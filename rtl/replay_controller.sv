// replay_controller: sequencing of rename-replay recovery.
//
// On a predicate misprediction (mis, in the write-back cycle t) the controller
// becomes busy, which stalls everything before the renamer. The register map is
// restored from the checkpoint by the caller in cycle t. After the recovery
// latency the controller walks the recovery queue from the first user of the
// mispredicted predicate (mis_start) to the tail as it stands then, presenting
// one slot per cycle on replay_idx with replay_valid; the renamer takes it with
// replay_ack (it may hold it, for instance while waiting for a checkpoint).
// The first replayed instruction is presented in cycle t + RECOVERY_LAT, the
// seven-cycle predicate recovery of the evaluated machine; busy falls after the
// last replayed slot is taken. A misprediction while busy restarts the sequence
// from its own start (the caller restores that misprediction's checkpoint).
module replay_controller #(
  parameter int unsigned DEPTH        = 256,
  parameter int unsigned RECOVERY_LAT = 7
) (
  input  logic                     clk,
  input  logic                     rst_n,
  input  logic                     mis,
  input  logic [$clog2(DEPTH)-1:0] mis_start,
  input  logic [$clog2(DEPTH)-1:0] tail,
  output logic                     busy,
  output logic                     replay_valid,
  output logic [$clog2(DEPTH)-1:0] replay_idx,
  input  logic                     replay_ack,
  output logic                     replay_last
);
  localparam int unsigned IW = $clog2(DEPTH);
  localparam int unsigned LW = $clog2(RECOVERY_LAT + 1);

  typedef enum logic [1:0] {S_IDLE, S_WAIT, S_REPLAY} state_e;
  state_e        state;
  logic [LW-1:0] wait_cnt;
  logic [IW-1:0] end_idx;

  assign busy         = (state != S_IDLE);
  assign replay_valid = (state == S_REPLAY);
  assign replay_last  = replay_valid && (replay_idx + 1'b1 == end_idx);

  always_ff @(posedge clk or negedge rst_n) begin
    if (!rst_n) begin
      state      <= S_IDLE;
      wait_cnt   <= '0;
      replay_idx <= '0;
      end_idx    <= '0;
    end else if (mis) begin
      // a misprediction (re)starts the sequence from any state
      replay_idx <= mis_start;
      end_idx    <= tail;
      if (RECOVERY_LAT <= 1) state <= S_REPLAY;
      else begin
        state    <= S_WAIT;
        wait_cnt <= LW'(RECOVERY_LAT - 1);
      end
    end else begin
      unique case (state)
        S_IDLE: ;
        S_WAIT: begin
          wait_cnt <= wait_cnt - 1'b1;
          if (wait_cnt == LW'(1)) state <= S_REPLAY;
        end
        S_REPLAY:
          if (replay_ack) begin
            replay_idx <= replay_idx + 1'b1;
            if (replay_last) state <= S_IDLE;
          end
        default: state <= S_IDLE;
      endcase
    end
  end

endmodule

──────

> _Assigned task_:
Give back every line of the data exactly as it was written.

> _Written answer_:
filename rtl/replay_controller.sv
// replay_controller: sequencing of rename-replay recovery.
//
// On a predicate misprediction (mis, in the write-back cycle t) the controller
// becomes busy, which stalls everything before the renamer. The register map is
// restored from the checkpoint by the caller in cycle t. After the recovery
// latency the controller walks the recovery queue from the first user of the
// mispredicted predicate (mis_start) to the tail as it stands then, presenting
// one slot per cycle on replay_idx with replay_valid; the renamer takes it with
// replay_ack (it may hold it, for instance while waiting for a checkpoint).
// The first replayed instruction is presented in cycle t + RECOVERY_LAT, the
// seven-cycle predicate recovery of the evaluated machine; busy falls after the
// last replayed slot is taken. A misprediction while busy restarts the sequence
// from its own start (the caller restores that misprediction's checkpoint).
module replay_controller #(
  parameter int unsigned DEPTH        = 256,
  parameter int unsigned RECOVERY_LAT = 7
) (
  input  logic                     clk,
  input  logic                     rst_n,
  input  logic                     mis,
  input  logic [$clog2(DEPTH)-1:0] mis_start,
  input  logic [$clog2(DEPTH)-1:0] tail,
  output logic                     busy,
  output logic                     replay_valid,
  output logic [$clog2(DEPTH)-1:0] replay_idx,
  input  logic                     replay_ack,
  output logic                     replay_last
);
  localparam int unsigned IW = $clog2(DEPTH);
  localparam int unsigned LW = $clog2(RECOVERY_LAT + 1);

  typedef enum logic [1:0] {S_IDLE, S_WAIT, S_REPLAY} state_e;
  state_e        state;
  logic [LW-1:0] wait_cnt;
  logic [IW-1:0] end_idx;

  assign busy         = (state != S_IDLE);
  assign replay_valid = (state == S_REPLAY);
  assign replay_last  = replay_valid && (replay_idx + 1'b1 == end_idx);

  always_ff @(posedge clk or negedge rst_n) begin
    if (!rst_n) begin
      state      <= S_IDLE;
      wait_cnt   <= '0;
      replay_idx <= '0;
      end_idx    <= '0;
    end else if (mis) begin
      // a misprediction (re)starts the sequence from any state
      replay_idx <= mis_start;
      end_idx    <= tail;
      if (RECOVERY_LAT <= 1) state <= S_REPLAY;
      else begin
        state    <= S_WAIT;
        wait_cnt <= LW'(RECOVERY_LAT - 1);
      end
    end else begin
      unique case (state)
        S_IDLE: ;
        S_WAIT: begin
          wait_cnt <= wait_cnt - 1'b1;
          if (wait_cnt == LW'(1)) state <= S_REPLAY;
        end
        S_REPLAY:
          if (replay_ack) begin
            replay_idx <= replay_idx + 1'b1;
            if (replay_last) state <= S_IDLE;
          end
        default: state <= S_IDLE;
      endcase
    end
  end

endmodule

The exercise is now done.